65534, top1 = 0.50 top5 = 0.84 (101.9 im/sec)
[0.4968719482421875, 0.6625518798828125, 0.74810791015625, 0.80029296875, 0.8364105224609375, 0.8622283935546875, 0.8816680908203125, 0.89739990234375, 0.910430908203125, 0.92047119140625, 0.92950439453125, 0.9364166259765625, 0.9422149658203125, 0.947357177734375, 0.952484130859375, 0.95635986328125, 0.9600982666015625, 0.9631500244140625, 0.96588134765625, 0.96826171875, 0.9705047607421875, 0.9724578857421875, 0.974365234375, 0.9763031005859375, 0.977813720703125, 0.9791412353515625, 0.9808197021484375, 0.9821319580078125, 0.983489990234375, 0.984466552734375, 0.9853973388671875, 0.9863433837890625, 0.9870758056640625, 0.988006591796875, 0.9886627197265625, 0.9892425537109375, 0.989776611328125, 0.9903106689453125, 0.990966796875, 0.991546630859375, 0.992095947265625, 0.99249267578125, 0.9929046630859375, 0.99334716796875, 0.9937591552734375, 0.99407958984375, 0.9943084716796875, 0.994659423828125, 0.9948883056640625, 0.9951629638671875, 0.9954986572265625, 0.9957275390625, 0.9959716796875, 0.996124267578125, 0.996307373046875, 0.9965667724609375, 0.9967803955078125, 0.99700927734375, 0.9973602294921875, 0.9975738525390625, 0.9977569580078125, 0.9980010986328125, 0.998077392578125, 0.99822998046875, 0.9982757568359375, 0.9984283447265625, 0.99859619140625, 0.9987335205078125, 0.9988250732421875, 0.9989166259765625, 0.9990234375, 0.9991302490234375, 0.999267578125, 0.9993438720703125, 0.999359130859375, 0.999420166015625, 0.999481201171875, 0.99951171875, 0.999542236328125, 0.99957275390625, 0.9996490478515625, 0.99969482421875, 0.9997100830078125, 0.999755859375, 0.9998016357421875, 0.9998321533203125, 0.999847412109375, 0.9998931884765625, 0.9998931884765625, 0.9999237060546875, 0.999969482421875, 0.999969482421875, 0.999969482421875, 0.9999847412109375, 0.9999847412109375, 0.9999847412109375, 0.9999847412109375, 0.9999847412109375, 0.9999847412109375, 1.0]
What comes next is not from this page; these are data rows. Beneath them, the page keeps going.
# SARA: a simple accuracy-reconfigurable adder

Many signal-processing and recognition workloads tolerate small arithmetic
errors. An adder whose accuracy can be switched at run time lets such a
workload pay for a long carry chain only when it needs an exact sum. This
adder does that in the simplest way possible. It is an ordinary
ripple-carry adder cut into short sub-adders. At each cut, a single
configuration bit chooses the carry that enters the upper sub-adder:

- the real carry out of the sub-adder below (exact, long path), or
- a carry *predicted* from the top bit of the sub-adder below (short path).

No circuit detects or corrects a wrong prediction. Nothing stalls or
computes twice. The adder simply returns a sum that is sometimes a little
too small.

The default build is a 32-bit adder with a 33-bit result. It has eight
4-bit sub-adders and seven cuts. All cuts are switched together by one
`sel` input. It is purely combinational: no clock, no reset, no state.

## Structure

```
        s[3:0]             s[7:4]             s[11:8]   ...   s[31:28]
          |                  |                  |                 |
 cin -> [sub-adder 0] -c_acc0-> MUX -> [sub-adder 1] -c_acc1-> MUX -> ... [sub-adder 7] -> sout[32]
          a[3:0]     \         ^        a[7:4]       \          ^
          b[3:0]      a[3]&b[3]|         b[7:4]       a[7]&b[7] |
                      (predict)                       (predict)
```

| Module               | Role |
|----------------------|------|
| `sara`               | Top level. Builds `N/SUB_W` sub-adders and one predictor and one mux per cut. |
| `sara_subadder`      | `W`-bit ripple-carry adder made of full adders; gives the sum slice and the accurate carry out. |
| `sara_carry_predict` | Predicted carry at one cut: `config_n & a_msb & b_msb`. |
| `sara_carry_mux`     | Carry into the next sub-adder: `config_i ? c_acc : c_prdt`. |
| `sara_pkg`           | Default sizes (`SARA_N = 32`, `SARA_SUB_W = 4`) and the `sara_mode_e` encoding of `sel`. |

### Ports of `sara`

| Port   | Dir | Width | Meaning |
|--------|-----|-------|---------|
| `a`    | in  | N     | operand |
| `b`    | in  | N     | operand |
| `cin`  | in  | 1     | carry into bit 0 (always exact) |
| `sel`  | in  | 1     | 1 = accurate, 0 = approximate (`SARA_ACCURATE` / `SARA_APPROX`) |
| `sout` | out | N+1   | sum; `sout[N]` is the carry out of the top sub-adder |

### Parameters of `sara`

| Parameter     | Default | Meaning |
|---------------|---------|---------|
| `N`           | 32      | operand width; must be a multiple of `SUB_W` with at least two sub-adders (checked at elaboration) |
| `SUB_W`       | 4       | sub-adder width |
| `APPROX_MASK` | all ones, bits `[N/SUB_W-1:1]` | bit *k* set: cut *k* (between sub-adder *k*-1 and *k*) uses the predicted carry when `sel = 0`. A cleared bit keeps that cut exact in both modes. |

## How the carry prediction behaves

The prediction at cut *k* is the generate term of the lower sub-adder's top
bit, `a[4k-1] & b[4k-1]`. If both bits are 1, a carry leaves that sub-adder
whatever comes from below, so a predicted 1 is always right. The predictor
misses only a carry that is *propagated* through the top bit from lower
bits. This gives the error a fixed shape:

- the approximate sum is never larger than the exact sum;
- the difference is a sum of distinct weights `2^(SUB_W*k)`, at most one
  lost carry per cut.

In approximate mode the carry into a sub-adder no longer depends on
anything below bit `SUB_W*k-1`. For example, with the default sizes,
changing `cin` or bits 0-2 of the operands can change only `sout[3:0]`.

Two small consequences are easy to overlook:

- `0xFFFFFFFF + 1` in approximate mode gives `0x0FFFFFFF0`. The lowest
  slice wraps to 0 and drops its carry. The other slices see a predicted
  carry of 0 and stay all ones.
- A cut whose predicted carry is wrong still passes the *accurate* carry
  out of its own sub-adder upward. That carry is computed from the
  predicted carry-in. So errors do not compound beyond one lost carry per
  cut.

The end-to-end bench measures, over uniformly random 32-bit operands with
every cut predicting:

| Metric | Value |
|---|---|
| error rate (sum differs from exact) | about 0.86 |
| mean relative error | about 2% |

Each cut misses a carry with probability about 1/4. So the chance that all
seven cuts are right is about 0.75^7 ≈ 0.13. Workloads with smaller or
correlated operands do much better. Leaving cuts exact with `APPROX_MASK`
moves the balance toward accuracy.

## Where the speed comes from

In approximate mode the longest carry path starts at a predicted carry.
With the default sizes that path runs through at most one 4-bit ripple
chain plus one mux. In accurate mode it runs through all 32 bits.

Partly approximate settings shorten the path less. Take three 4-bit
sub-adders with only the lower cut predicting (`N=12, APPROX_MASK=2'b01`).
Sum bit 8 then waits for a chain that starts at the predicted carry of bit
3, not at bit 0. That saves three bit stages against a full ripple.

The exact path is still present in the netlist, through the muxes. A
static timing analysis that ignores `sel` therefore still reports the full
32-bit ripple. You only get the shorter delay in approximate mode if timing
is constrained per mode or the clock is scaled with the mode. This RTL
contains no such timing machinery.

An FPGA build of the 32-bit design with these ports has 99 I/O bits
(32+32+1+1+33) and no clock. It is reported to use about 50 LUTs with a
worst combinational delay of about 9 ns on a Virtex-6-class part. Those
figures are not checked here.

## Choices made in this RTL

These points are this implementation's own decisions. The published design
leaves them open or shows them only as blocks.

- **Prediction formula.** The published structure has a "carry predict"
  block per cut, fed from the lower sub-adder. `a_msb & b_msb` is the
  simplest predictor that never invents a carry.
- **Predictor gating.** The predictor is enabled by the complemented
  configuration bit. It outputs 0 while its cut is exact, so it does not
  toggle in accurate mode.
- **`sel` polarity.** 1 means accurate. This matches a predictor that is
  enabled by the inverted configuration bit.
- **One `sel` versus per-cut configuration.** The block diagram has one
  configuration bit per cut, but the published top level has a single
  `sel`. `APPROX_MASK` reconciles the two: it fixes at build time which
  cuts `sel` controls. The default (all cuts) is this design's choice.
  `APPROX_MASK = 2'b01` at `N = 12` gives the partly approximate example
  described above.
- **Sub-adder insides.** Ripple-carry full adders. The published delay
  argument counts one stage per bit against a ripple-carry adder.

## Not included

- The delay-adaptive reconfiguration technique that is meant to go with
  this adder. Only its name and purpose are known, so it is not built.
- The approximate multiplier and the DCT datapath used to demonstrate the
  adder. No structure or sizes are available for either.

## Testbenches

Each bench checks its block against values worked out independently,
prints `TB_RESULT checks=<n> failures=<n>`, and has a cycle-count
watchdog. Every vector is held for one period of a testbench clock. The
design itself is combinational.

| Bench | What it does |
|---|---|
| `tb_sara` | Full 32-bit design, default parameters. Checks the two published waveform vectors (350+106 = 456, 10+30 = 40), directed cases for missed and predicted carries, and about 225k random vectors in both modes against a slice-by-slice reference sum. It also checks the shape of the error and counts each mechanism: both modes, mode switches, predicted carries, missed carries, exact approximate results, carry in, carry out. It prints the error statistics. |
| `tb_sara_12bit` | `N = 12` with all cuts predicting and with only the lower cut predicting. Compares both with the reference sum and checks that the carry chain is cut at bit 3. |
| `tb_sara_subadder` | Exhaustive at 4 bits, random at 8 bits. |
| `tb_sara_carry_predict`, `tb_sara_carry_mux` | Exhaustive truth tables. |

Running a bench with Verilator 5:

```
verilator --binary --timing --assert -Irtl -Itb -y rtl +libext+.sv \
    rtl/sara_pkg.sv tb/tb_sara.sv --top-module tb_sara -Mdir obj -o sim
./obj/sim
```

Replace `tb_sara` with any other bench name. Each run takes well under a
second.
The list in the end measures the top-n accuracy for n from 1 to n_clusters
.
Web UI
Follow the data and model setup for evaluation.
Running the web ui
python3 www/server.py --file-list $DATA_DIR/streetview_test.txt --file-base-dir $DATA_DIR/streetview/ path/to/model/ --use-gpu
Remove the --use-gpu
flag if you want all computations to be on the CPU.
Open a browser on localhost:8000
.
Training
Data setup
First you'll need to setup your data.
Put all the files you want to train on in a single directory and resize them to an appropriate size.
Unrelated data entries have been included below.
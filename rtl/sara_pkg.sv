// sara_pkg: shared sizes of the simple accuracy reconfigurable adder (SARA).
//
// The adder is 32 bits wide and is cut into 4-bit sub-adders, as the
// published design does (a 32-bit adder with a 33-bit sum, built from the
// 4-bit sub-adders of the carry-prediction structure). The accuracy select
// encoding (1 = accurate, 0 = approximate) is this design's own choice.
package sara_pkg;

  // Default operand width of the adder.
  localparam int unsigned SARA_N = 32;

  // Default width of one sub-adder.
  localparam int unsigned SARA_SUB_W = 4;

  // Accuracy select values on the adder's sel input.
  typedef enum logic {
    SARA_APPROX   = 1'b0,  // predicted carries on the enabled sub-adder boundaries
    SARA_ACCURATE = 1'b1   // every carry ripples; the sum is exact
  } sara_mode_e;

endpackage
Let's call the newly created data directory DATA_DIR
(e.g. /fastdata/finder/
) and the finder image location INPUT_DIR
(e.g. /media/philkr/Elements/
).
To setup the finder streetview data use (note this will take about a day and use up 500G of disk space):
I=$INPUT_DIR/TaiwanStreetView/imgs/
O=$DATA_DIR/streetview/
mkdir $O
for j in $I/*/; do
for i in $j/*.jpg; do
if [ ! -f $O/$(basename $i) ]; then
convert $i -resize 320x200 -quality 99 $O/$(basename $i);
fi
done
done
for flickr use (this doesn't store all the image for some reason):
I=$INPUT_DIR/TaiwanFlickr/
O=$DATA_DIR/flickr/
for D in $I/meta/*/; do
DD=${D/meta/imgs}
for i in $D/*; do
IM_N=$DD/$(cut -d , -f 1 $i | tail -n1 | sed -e 's/"//g')_z.jpg
OUT_N=$(basename ${i/-meta.csv/_img.jpg})
if [ -e $IM_N ]; then
convert $IM_N -resize 320x320 -quality 99 $O/$OUT_N;
fi
done
done
Once this is complete we should split the dataset into training and testing.
N_TEST=65536
ls $DATA_DIR/streetview/ > $DATA_DIR/streetview.txt
shuf $DATA_DIR/streetview.txt > $DATA_DIR/streetview_shuf.txt
head -n -$N_TEST $DATA_DIR/streetview_shuf.txt > $DATA_DIR/streetview_train.txt
tail -n $N_TEST $DATA_DIR/streetview_shuf.txt > $DATA_DIR/streetview_test.txt
Cluster setup
With this all the files are setup. We can now start by clustering the coordinates
python3 src/cluster.py -n 100 --file-list $DATA_DIR/streetview_train.txt $DATA_DIR/clusters.npy
Training
To train a model use
train.py --clusters $DATA_DIR/clusters.npy --file-list $DATA_DIR/streetview_train.txt --file-base-dir $DATA_DIR/streetview/
Optional arguments:
--initial-weights path/to/VGG16.caffemodel.h5
(can be downloaded from here)--num-gpu -1
for multi-gpu training
Then the only thing left to do is wait for a few days and monitor the training in tensorboard.